Preferential Formation of Chlorate over Perchlorate on Mars Controlled by Iron Mineralogy

Perchlorate (ClO 4 − ) and possibly chlorate (ClO 3 − ) are considered to be ubiquitous on Mars 1 – 5 , and the ClO 3 − /ClO 4 − abundance ratio has critical implications for the redox conditions 6 , 7 , aqueous environments 8 , 9 and habitability on Mars 10 . However, factors that control the ClO 3 − /ClO 4 − generation ratios are not well established. Here we expose mixtures of halite salt (NaCl) with Fe sulfates, Fe (hydr)oxides and Fe 3+ montmorillonite to ultraviolet radiation or ozone in an Earth or CO 2 atmosphere and show that Fe secondary mineralogy is the dominant factor controlling the ClO 3 − /ClO 4 − generation ratio: the sulfates and montmorillonite mixtures produce much higher yields of ClO 4 − than of ClO 3 − , whereas the opposite is true for the (hydr)oxide mixtures.
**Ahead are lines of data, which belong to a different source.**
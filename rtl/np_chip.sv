// np_chip: the prototype nanoprocessor array chip.
//
// The chip executes a data-flow graph directly: each node (or small group of
// nodes) is placed on a nanoprocessor, each arc becomes a static channel, and
// every processor fires as soon as its operands are there and its outputs are
// free. There is no global controller; the static channels carry all
// synchronisation.
//
// Contents: N_CLUSTERS nano-clusters of four nanoprocessors, in two banks
// whose clusters are chained through their neighbour channels; N_MEM memory
// banks of MEM_WORDS x 16 bit acting as data-flow memory nodes; N_IOP I/O
// processors, each owning a 16-bit off-chip port (ports 2k and 2k+1 can be
// linked into a 32-bit port); a serial port that downloads the whole
// configuration; and a level-2 network of N_BUS switchable 16-bit buses and
// N_CBUS 1-bit control buses joining all of them.
//
// Level-2 index map (see l2_network for the configuration addresses):
//   data sources  4c+p cluster c output p, 4*NC+m memory m read data,
//                 4*NC+N_MEM+i port i (input mode)
//   data sinks    4c+p cluster c input p, 4*NC+2m memory m address,
//                 4*NC+2m+1 memory m write data, 4*NC+2*N_MEM+i port i
//   ctrl sources  2c+p cluster c control output p
//   ctrl sinks    2c+p cluster c control input p, 2*NC+m memory m R/W token
// Configuration targets: nanoprocessor 4c+j, cluster switch 64+c, level-2
// data 80, level-2 control 81, port 82+i.
//
// Timing: one instruction per nanoprocessor per cycle; a token crossing
// level 2 passes the cluster pipeline registers on both sides (two cycles
// more than a level-1 hop). The counts of clusters, memories and ports and
// the 128-word banks follow the architecture; the bus counts, the number of
// level-2 ports per cluster and the index maps are this design's own.
module np_chip
  import np_pkg::*;
#(
  parameter int unsigned N_CLUSTERS = 16,
  parameter int unsigned N_MEM      = 4,
  parameter int unsigned MEM_WORDS  = 128,
  parameter int unsigned N_IOP      = 8,
  parameter int unsigned N_BUS      = 32,
  parameter int unsigned N_CBUS     = 8
) (
  input  logic                          clk,
  input  logic                          rst_n,
  // serial configuration port
  input  logic                          ser_en,
  input  logic                          ser_dat,
  // off-chip ports
  input  logic [N_IOP-1:0]              pad_in_send,
  input  logic [N_IOP-1:0][W-1:0]       pad_in_data,
  output logic [N_IOP-1:0]              pad_in_busy,
  output logic [N_IOP-1:0]              pad_out_send,
  output logic [N_IOP-1:0][W-1:0]       pad_out_data,
  input  logic [N_IOP-1:0]              pad_out_busy,
  output logic [N_IOP-1:0]              pad_oe,
  // activity, one bit per nanoprocessor (for statistics and debug)
  output logic [4*N_CLUSTERS-1:0]       nano_fire,
  output logic [4*N_CLUSTERS-1:0]       nano_stall,
  output logic [15:0]                   cfg_frames
);
  localparam int unsigned NC  = N_CLUSTERS;
  localparam int unsigned DSN = 4*NC + N_MEM + N_IOP;     // level-2 data sources
  localparam int unsigned DKN = 4*NC + 2*N_MEM + N_IOP;   // level-2 data sinks
  localparam int unsigned CSN = 2*NC;                     // level-2 control sources
  localparam int unsigned CKN = 2*NC + N_MEM;             // level-2 control sinks
  localparam int unsigned PER_BANK = NC / 2;

  cfg_t cfg;

  serial_port u_ser (.clk, .rst_n, .ser_en, .ser_dat, .cfg, .frames(cfg_frames));

  logic [DSN-1:0]        ds_send, ds_busy;
  logic [DSN-1:0][W-1:0] ds_data;
  logic [DKN-1:0]        dk_send, dk_busy;
  logic [DKN-1:0][W-1:0] dk_data;
  logic [CSN-1:0]        cs_send, cs_data, cs_busy;
  logic [CKN-1:0]        ck_send, ck_data, ck_busy;

  l2_network #(.WIDTH(W), .NSRC(DSN), .NSNK(DKN), .N_BUS(N_BUS)) u_l2d (
    .clk, .rst_n, .id(CFG_TW'(TGT_L2D)), .cfg,
    .src_send(ds_send), .src_data(ds_data), .src_busy(ds_busy),
    .snk_send(dk_send), .snk_data(dk_data), .snk_busy(dk_busy)
  );

  l2_network #(.WIDTH(1), .NSRC(CSN), .NSNK(CKN), .N_BUS(N_CBUS)) u_l2c (
    .clk, .rst_n, .id(CFG_TW'(TGT_L2C)), .cfg,
    .src_send(cs_send), .src_data(cs_data), .src_busy(cs_busy),
    .snk_send(ck_send), .snk_data(ck_data), .snk_busy(ck_busy)
  );

  // ------------------------------------------------------------ clusters
  logic [NC:0]        nb_send, nb_busy;
  logic [NC:0][W-1:0] nb_data;

  for (genvar c = 0; c < NC; c++) begin : g_cl
    logic          in_send, in_busy;
    logic [W-1:0]  in_data;
    // the neighbour chain runs through each bank and stops at its ends
    if (c % PER_BANK == 0) begin : g_first
      assign in_send = 1'b0;
      assign in_data = '0;
    end else begin : g_next
      assign in_send = nb_send[c];
      assign in_data = nb_data[c];
    end
    assign nb_busy[c] = (c % PER_BANK == 0) ? 1'b0 : in_busy;

    nano_cluster u_cl (
      .clk, .rst_n,
      .cluster_id  (4'(c)),
      .cfg,
      .l2_in_send  (dk_send[4*c+3 -: 4]),
      .l2_in_data  (dk_data[4*c+3 -: 4]),
      .l2_in_busy  (dk_busy[4*c+3 -: 4]),
      .l2_out_send (ds_send[4*c+3 -: 4]),
      .l2_out_data (ds_data[4*c+3 -: 4]),
      .l2_out_busy (ds_busy[4*c+3 -: 4]),
      .l2c_in_send (ck_send[2*c+1 -: 2]),
      .l2c_in_data (ck_data[2*c+1 -: 2]),
      .l2c_in_busy (ck_busy[2*c+1 -: 2]),
      .l2c_out_send(cs_send[2*c+1 -: 2]),
      .l2c_out_data(cs_data[2*c+1 -: 2]),
      .l2c_out_busy(cs_busy[2*c+1 -: 2]),
      .nbr_in_send (in_send),
      .nbr_in_data (in_data),
      .nbr_in_busy (in_busy),
      .nbr_out_send(nb_send[c+1]),
      .nbr_out_data(nb_data[c+1]),
      .nbr_out_busy(nb_busy[c+1]),
      .fire        (nano_fire[4*c+3 -: 4]),
      .stall       (nano_stall[4*c+3 -: 4])
    );
  end
  // the last cluster's neighbour output is not connected
  assign nb_busy[NC] = 1'b0;
  assign nb_send[0]  = 1'b0;
  assign nb_data[0]  = '0;

  // ------------------------------------------------------------ memories
  for (genvar m = 0; m < N_MEM; m++) begin : g_mem
    mem_bank #(.WORDS(MEM_WORDS), .WIDTH(W)) u_mem (
      .clk, .rst_n,
      .addr_send (dk_send[4*NC+2*m]),
      .addr_data (dk_data[4*NC+2*m]),
      .addr_busy (dk_busy[4*NC+2*m]),
      .wdata_send(dk_send[4*NC+2*m+1]),
      .wdata_data(dk_data[4*NC+2*m+1]),
      .wdata_busy(dk_busy[4*NC+2*m+1]),
      .rw_send   (ck_send[2*NC+m]),
      .rw_data   (ck_data[2*NC+m]),
      .rw_busy   (ck_busy[2*NC+m]),
      .rdata_send(ds_send[4*NC+m]),
      .rdata_data(ds_data[4*NC+m]),
      .rdata_busy(ds_busy[4*NC+m]),
      .fire_rd   (),
      .fire_wr   ()
    );
  end

  // ------------------------------------------------------------ I/O ports
  logic [N_IOP-1:0] io_ok;
  for (genvar i = 0; i < N_IOP; i++) begin : g_iop
    iop #(.WIDTH(W)) u_iop (
      .clk, .rst_n,
      .id          (CFG_TW'(TGT_IOP + i)),
      .cfg,
      .net_out_send(ds_send[4*NC+N_MEM+i]),
      .net_out_data(ds_data[4*NC+N_MEM+i]),
      .net_out_busy(ds_busy[4*NC+N_MEM+i]),
      .net_in_send (dk_send[4*NC+2*N_MEM+i]),
      .net_in_data (dk_data[4*NC+2*N_MEM+i]),
      .net_in_busy (dk_busy[4*NC+2*N_MEM+i]),
      .pad_in_send (pad_in_send[i]),
      .pad_in_data (pad_in_data[i]),
      .pad_in_busy (pad_in_busy[i]),
      .pad_out_send(pad_out_send[i]),
      .pad_out_data(pad_out_data[i]),
      .pad_out_busy(pad_out_busy[i]),
      .pad_oe      (pad_oe[i]),
      .my_ok       (io_ok[i]),
      .partner_ok  (io_ok[i ^ 1]),
      .moved       ()
    );
  end

endmodule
Consistent with previous studies 11 – 18 , our results indicate that the physical state of chloride (Cl − ) (that is, solid, liquid or gas) and the characteristics of the co-occurring minerals (for example, semiconductivity, surface area, acidity) have the greatest influence, whereas oxidation sources (ultraviolet radiation or ozone) and atmospheric composition induce only secondary effects. We conclude that, under the hyperarid climate and widespread Fe (hydr)oxide abundances prevailing on Mars since the Amazonian period 19 , Cl − oxidation should produce yields of ClO 3 − that are orders of magnitude higher than those of ClO 4 − , highlighting the importance of ClO 3 − in the surficial environments and habitability of modern Mars compared with ClO 4 − . Laboratory experiments show that the type of iron mineral is the dominant factor controlling the chlorate/perchlorate (ClO 3 − /ClO 4 − ) generation ratio on Mars over oxidation methods or atmospheric composition. Chlorate yields are found to exceed perchlorate yields by orders of magnitude in the current desiccated Martian conditions.